Retype, word for word, each line between the lines holding "publish its matrix." and "one extra |", inclusive, and leave the rest of the data alone.
━━━━━ STUDY MATERIAL
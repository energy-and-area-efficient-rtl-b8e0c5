# LDPC decoder on planar eDRAM with interleaved page-mode access

Planar eDRAM stores a bit as charge on the gate of an ordinary MOS
transistor. It needs no special capacitor process, so it fits any logic
process, and it is several times denser than SRAM. Its weakness is
retention: the charge leaks away in a few microseconds. A
general-purpose memory would have to refresh it constantly. A signal
processing datapath usually does not need refresh at all. It touches its
data in a fixed, predictable order and rewrites it long before it decays.

This RTL shows that with a quasi-cyclic LDPC decoder. Every message
memory is a planar eDRAM sub-array. All messages are rewritten once per
decoding phase, so refresh is never needed. Each memory block is also
accessed in strict address order, so the decoder can use the sense
amplifiers as a free register file. A wordline is activated once. The
decoder then reads, updates and writes back its messages in the sense
amplifiers, one per cycle. The wordline goes back to the cells once, at
the end. A conventional controller would activate the wordline once for
every read and once for every write.

The code, the decoder architecture, the message width, the iteration
count, the wordline size and the page-mode policy come from the design
this RTL implements. The node algorithm, the circulant shift values, the
cycle-level timing of the memories and the external interface are this
implementation's own choices. They are listed under
[Departures and own choices](#departures-and-own-choices).

## The code and the decoder

The parity check matrix is an `MB x NB` array of `P x P` circulants.
Each circulant is the sum of `PERM` cyclic permutation matrices, so it
has row and column weight `PERM`.

| parameter | default | meaning |
|---|---|---|
| `P` | 1024 | circulant size, also the folding factor |
| `MB`, `NB` | 2, 32 | block rows and block columns |
| `PERM` | 2 | weight of each circulant |
| `ITER` | 16 | decoding iterations, always run in full |
| `WL_MSGS` | 42 | messages per eDRAM wordline |
| `MSG_W` | 6 | message width in bits (package constant) |
| `RETENTION_CYCLES` | 4241 | retention time of a cell, in clock cycles |

At the defaults the matrix is 2048 x 32768, which gives a rate-15/16
code with 32768-bit codewords. Each check node has 64 edges and each bit
has 4.

The decoder is partially parallel, with folding factor `P`:

* There is one check node unit (`cnu`) per block row. It updates one
  check, i.e. one row of its block row, per cycle.
* There is one variable node unit (`vnu`) per block column. It updates
  one bit, i.e. one column of its block column, per cycle.
* Each permutation of each circulant has its own memory block
  (`edram_msg_mem`) of `P` messages. That makes 128 blocks at the
  defaults. The message on edge (row r, column c) is stored at
  address c.
* Each block column also has an input block that holds its channel
  LLRs. That makes 32 more blocks.

Permutation `k` of circulant `(i, j)` has its one in row r at column
`(r + s_ijk) mod P`. The shift is `s_ijk = ldpc_pkg::circ_shift(i, j, k, P)`.

* **Check phase, cycle r.** Block (i,j,k) is read at address
  `(r + s_ijk) mod P`. CNU i takes those 64 messages and computes the new
  ones, which are written back to the same addresses at the clock edge.
* **Variable phase, cycle c.** All four blocks of block column j and the
  input block of column j are read at address c. VNU j computes the new
  messages and the hard decision. The messages are written back to the
  same addresses.

Every memory access is a read, an update and a write-back of the same
message in one cycle. The node units are purely combinational.

## The eDRAM memory block

This is the part that makes the design unusual. It is split into three
modules.

**`edram_bank`** models one sub-array. It holds `ROWS` wordlines of
`COLS` messages and one row of sense amplifiers. It accepts four kinds of
operation:

* `act` copies a wordline into the sense amplifiers. In a DRAM this read
  is destructive.
* `col_re` reads one message of the open wordline in the sense
  amplifiers.
* `col_we` writes one message of the open wordline in the sense
  amplifiers.
* `wb` restores the sense amplifier contents into a wordline.

`act` and `wb` may be issued in the same cycle. One wordline is then
closed while the next is opened.

**`edram_page_ctrl`** is the interleaved page-mode policy. It takes a flat
message address: row = `addr / COLS`, column = `addr mod COLS`. The first
request to a wordline activates it and writes back whichever wordline
was open. Later requests to the same wordline are served from the sense
amplifiers. `flush` writes the open wordline back and closes it. An
assertion checks that `flush` never comes together with a request.

**`edram_msg_mem`** joins the two. To the decoder it looks like a
single-port memory with a combinational read.

### Timing model

On the first access to a new wordline, three things happen within that
one cycle:

* the write-back of the old wordline;
* the activation of the new wordline;
* the column access itself.

`rdata` therefore comes straight from the cells in that cycle. No page
change ever stalls the decoder. This is a functional, cycle-level view
of the macro. It says nothing about how long a real activation takes.

### Activation counts

A block sweeps its addresses in order, so it opens each wordline once per
phase. There is one exception. A check-phase sweep starts at the shift
`s_ijk`. If that shift is not a multiple of 42, the sweep starts in the
middle of a wordline and wraps around. That wordline is then opened
twice: once at the start of the sweep and once at the end.

At 1024 messages per block the block has 25 wordlines. The last one
holds only 16 messages.

For one codeword at the defaults, the memory blocks make 121,184 wordline
activations and as many write-backs for 4,882,432 message accesses. A
controller that issued separate read and write commands would need
9,076,736 activations.

`act_count` and `wb_count` on the top level add up these events over all
160 blocks. They can be used for energy accounting.

### Retention model

`edram_bank` keeps an age counter for each wordline. The counter is
cleared on every write-back.

* An activation of a wordline older than `RETENTION_CYCLES` marks its
  messages as lost.
* A message that has been rewritten in the sense amplifiers is valid
  again.
* Reading a lost message sets the sticky `retention_err`.

After reset every wordline counts as expired. These counters model the
physics of the cell so that a schedule can be checked. A real array
would not contain them. `MODEL_RETENTION = 0` removes them.

The default of 4241 cycles comes from two numbers of the source design:
a cell retention of 3 µs and a decoding iteration of 1.45 µs. One
iteration here is 2·1024 + 2 = 2050 cycles, so 3 µs is
3.0 / 1.45 · 2050 ≈ 4241 cycles.

Under the decoder's schedule no wordline waits longer than one
iteration between two write-backs:

* message blocks are rewritten in every phase;
* input blocks are rewritten in every variable phase.

Refresh is therefore never needed, and `retention_err` stays low.

## Schedule and timing (`ldpc_ctrl`)

```
LOAD   P accepted beats (in_valid & in_ready), random gaps allowed
FLUSH
repeat ITER times:
  CHECK  P cycles, row index 0..P-1
  FLUSH
  VAR    P cycles, column index 0..P-1   (out_valid in the last iteration)
  FLUSH                                 (done in the last one)
```

* The latency from the last input beat to `done` is 1 + ITER·(2P+2)
  cycles. That is 32,801 cycles at the defaults.
* One iteration takes 2050 cycles. Meeting the source design's 1.45 µs
  per iteration therefore needs a clock of about 1.41 GHz.
* Loading is not overlapped with decoding, which adds `P` cycles per
  codeword.

## Node units

Messages are 6-bit two's complement log-likelihood ratios. They are kept
in the symmetric range [-31, +31] by saturation. A positive value favours
bit 0.

**`cnu`** implements offset min-sum. Each edge gets two things:

* the sign product of the other 63 inputs;
* the smallest of their magnitudes, computed from the two smallest
  magnitudes overall, less `OFFSET` (1) and not below 0.

**`vnu`** adds the channel LLR and the 4 incoming messages. Each outgoing
message is that sum minus the message on the same edge, saturated. The
hard decision is the sign of the full sum.

On the default code, plain min-sum (`OFFSET = 0`) oscillated from
iteration to iteration and corrected none of 0.1 % flipped bits in 16
iterations. With offset 1 it corrected all of them, and all of 0.3 %. The
offset is needed, not just an improvement.

## Top-level interface (`ldpc_edram_decoder`)

| port | dir | meaning |
|---|---|---|
| `clk`, `rst_n` | in | clock; asynchronous active-low reset of the control state (storage arrays are not reset) |
| `in_valid`, `in_ready` | in / out | a beat is accepted when both are high; `in_ready` is high while loading |
| `in_llr[NB]` | in | beat `a` carries the LLR of bit `j*P + a` in `in_llr[j]`; -32 is saturated to -31 |
| `out_valid`, `out_col`, `out_bits[NB]` | out | during the last variable phase, `out_bits[j]` is the decision for bit `j*P + out_col`; there is no back-pressure |
| `done` | out | one-cycle pulse when a codeword is finished; loading of the next one can start |
| `iteration` | out | the iteration in progress |
| `act_count`, `wb_count` | out | wordline activations and write-backs since reset |
| `retention_err` | out | sticky; set if any message was read after it decayed |

## Departures and own choices

* **Circulant shifts.** The source design does not publish its matrix.
  `circ_shift` is a polynomial picked for two properties:
  * the two permutations of a circulant never coincide;
  * length-4 cycles are rare (40 cycle paths at the default size, none at
    the 64 x 2 x 4 test size).

  To use another code of the same shape, replace that function.
* **Node algorithm.** Only "message passing" is specified. This design
  uses offset min-sum with offset 1, as described under
  [Node units](#node-units).
* **Code size.** The source describes both a 2048 x 32768 matrix and
  4 kB of user data per codeword. These two do not agree: a rate-15/16
  code of length 32768 carries at most 30,720 information bits. The
  matrix dimensions are used.
* **Memory timing.** Activations and write-backs are hidden inside the
  access cycle (see [Timing model](#timing-model)). Every node update is
  a single-cycle read-modify-write.
* **Flush cycles.** One cycle after each phase writes back every open
  wordline.
* **Interface.** The external interface is this implementation's own,
  and loading is not overlapped with decoding.
* **No early termination.** The decoder always runs `ITER` iterations.
* **Not built.** These were reference points in the source, not part of
  the decoder:
  * the conventional read/write control;
  * a page-mode variant with separate register files.
* **Analog parts.** The analog content of the memory is modelled only by
  its logical behaviour:
  * the two-transistor gain cell;
  * the hierarchical sense amplifiers;
  * the cell's retention time.

  Area and energy are not modelled.

## Verification

Every testbench is self-checking. It ends with a
`TB_RESULT checks=<n> failures=<n>` line and has a watchdog.

| testbench | what it checks |
|---|---|
| `tb_cnu` | 2000 random vectors at degree 64, with ties and extremes, against a direct evaluation of offset min-sum |
| `tb_vnu` | 20,000 random vectors against a direct sum, including saturation and the hard decision |
| `tb_edram_bank` | random activate / read / write / write-back traffic against a cells + sense-amplifier reference; retention error on an expired wordline, none when the wordline is rewritten first |
| `tb_edram_page_ctrl` | cycle-by-cycle check of the policy under random traffic; one activation per wordline for a sweep; the wrap-split wordline costs one extra |
| `tb_edram_msg_mem` | offset, wrapping read-modify-write sweeps with gaps against a reference array; activation and write-back counts; retention error after idling |
| `tb_ldpc_ctrl` | phase sequence, indices, stalls, `out_valid`, `done` and latency over two codewords |
| `tb_ldpc_edram_decoder` | the whole decoder at P = 64, 2 x 4 circulants, 8 iterations, 5 messages per wordline: three codewords back to back (see below); a second instance with a retention limit of 100 cycles, shorter than its 130-cycle iteration, must raise `retention_err` |
| `tb_ldpc_full` | the same checks at the default parameters: two codewords of 32768 bits, 16 iterations; the first has 0.3 % of its bits flipped and all are corrected |

In both decoder testbenches, the driver and checker `ldpc_tb_core`
compares every hard decision with a reference flooding offset min-sum
decoder written over the explicit edge list. It also checks:

* latency;
* the number of output beats;
* activation and write-back counts against the counts the schedule
  implies;
* the absence of retention errors.

It counts the mechanisms below and fails if one never occurs:

* input stalls;
* wrap-split wordlines;
* page hits;
* corrected channel errors;
* back-to-back codewords.

### Running with Verilator

Every file is one module or package, and `ldpc_pkg.sv` must come first.
For example:

```
verilator --binary -j 4 -Irtl -Itb -y rtl -y tb rtl/ldpc_pkg.sv \
    tb/tb_ldpc_edram_decoder.sv --top-module tb_ldpc_edram_decoder -Mdir obj -o sim
./obj/sim
```

The full-size testbench (`tb_ldpc_full`) takes a few minutes to compile.
It simulates in a few seconds.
━━━━━━━━━━
WRITTEN SOLUTION:
* **Circulant shifts.** The source design does not publish its matrix.
  `circ_shift` is a polynomial picked for two properties:
  * the two permutations of a circulant never coincide;
  * length-4 cycles are rare (40 cycle paths at the default size, none at
    the 64 x 2 x 4 test size).

  To use another code of the same shape, replace that function.
* **Node algorithm.** Only "message passing" is specified. This design
  uses offset min-sum with offset 1, as described under
  [Node units](#node-units).
* **Code size.** The source describes both a 2048 x 32768 matrix and
  4 kB of user data per codeword. These two do not agree: a rate-15/16
  code of length 32768 carries at most 30,720 information bits. The
  matrix dimensions are used.
* **Memory timing.** Activations and write-backs are hidden inside the
  access cycle (see [Timing model](#timing-model)). Every node update is
  a single-cycle read-modify-write.
* **Flush cycles.** One cycle after each phase writes back every open
  wordline.
* **Interface.** The external interface is this implementation's own,
  and loading is not overlapped with decoding.
* **No early termination.** The decoder always runs `ITER` iterations.
* **Not built.** These were reference points in the source, not part of
  the decoder:
  * the conventional read/write control;
  * a page-mode variant with separate register files.
* **Analog parts.** The analog content of the memory is modelled only by
  its logical behaviour:
  * the two-transistor gain cell;
  * the hierarchical sense amplifiers;
  * the cell's retention time.

  Area and energy are not modelled.

## Verification

Every testbench is self-checking. It ends with a
`TB_RESULT checks=<n> failures=<n>` line and has a watchdog.

| testbench | what it checks |
|---|---|
| `tb_cnu` | 2000 random vectors at degree 64, with ties and extremes, against a direct evaluation of offset min-sum |
| `tb_vnu` | 20,000 random vectors against a direct sum, including saturation and the hard decision |
| `tb_edram_bank` | random activate / read / write / write-back traffic against a cells + sense-amplifier reference; retention error on an expired wordline, none when the wordline is rewritten first |
| `tb_edram_page_ctrl` | cycle-by-cycle check of the policy under random traffic; one activation per wordline for a sweep; the wrap-split wordline costs one extra |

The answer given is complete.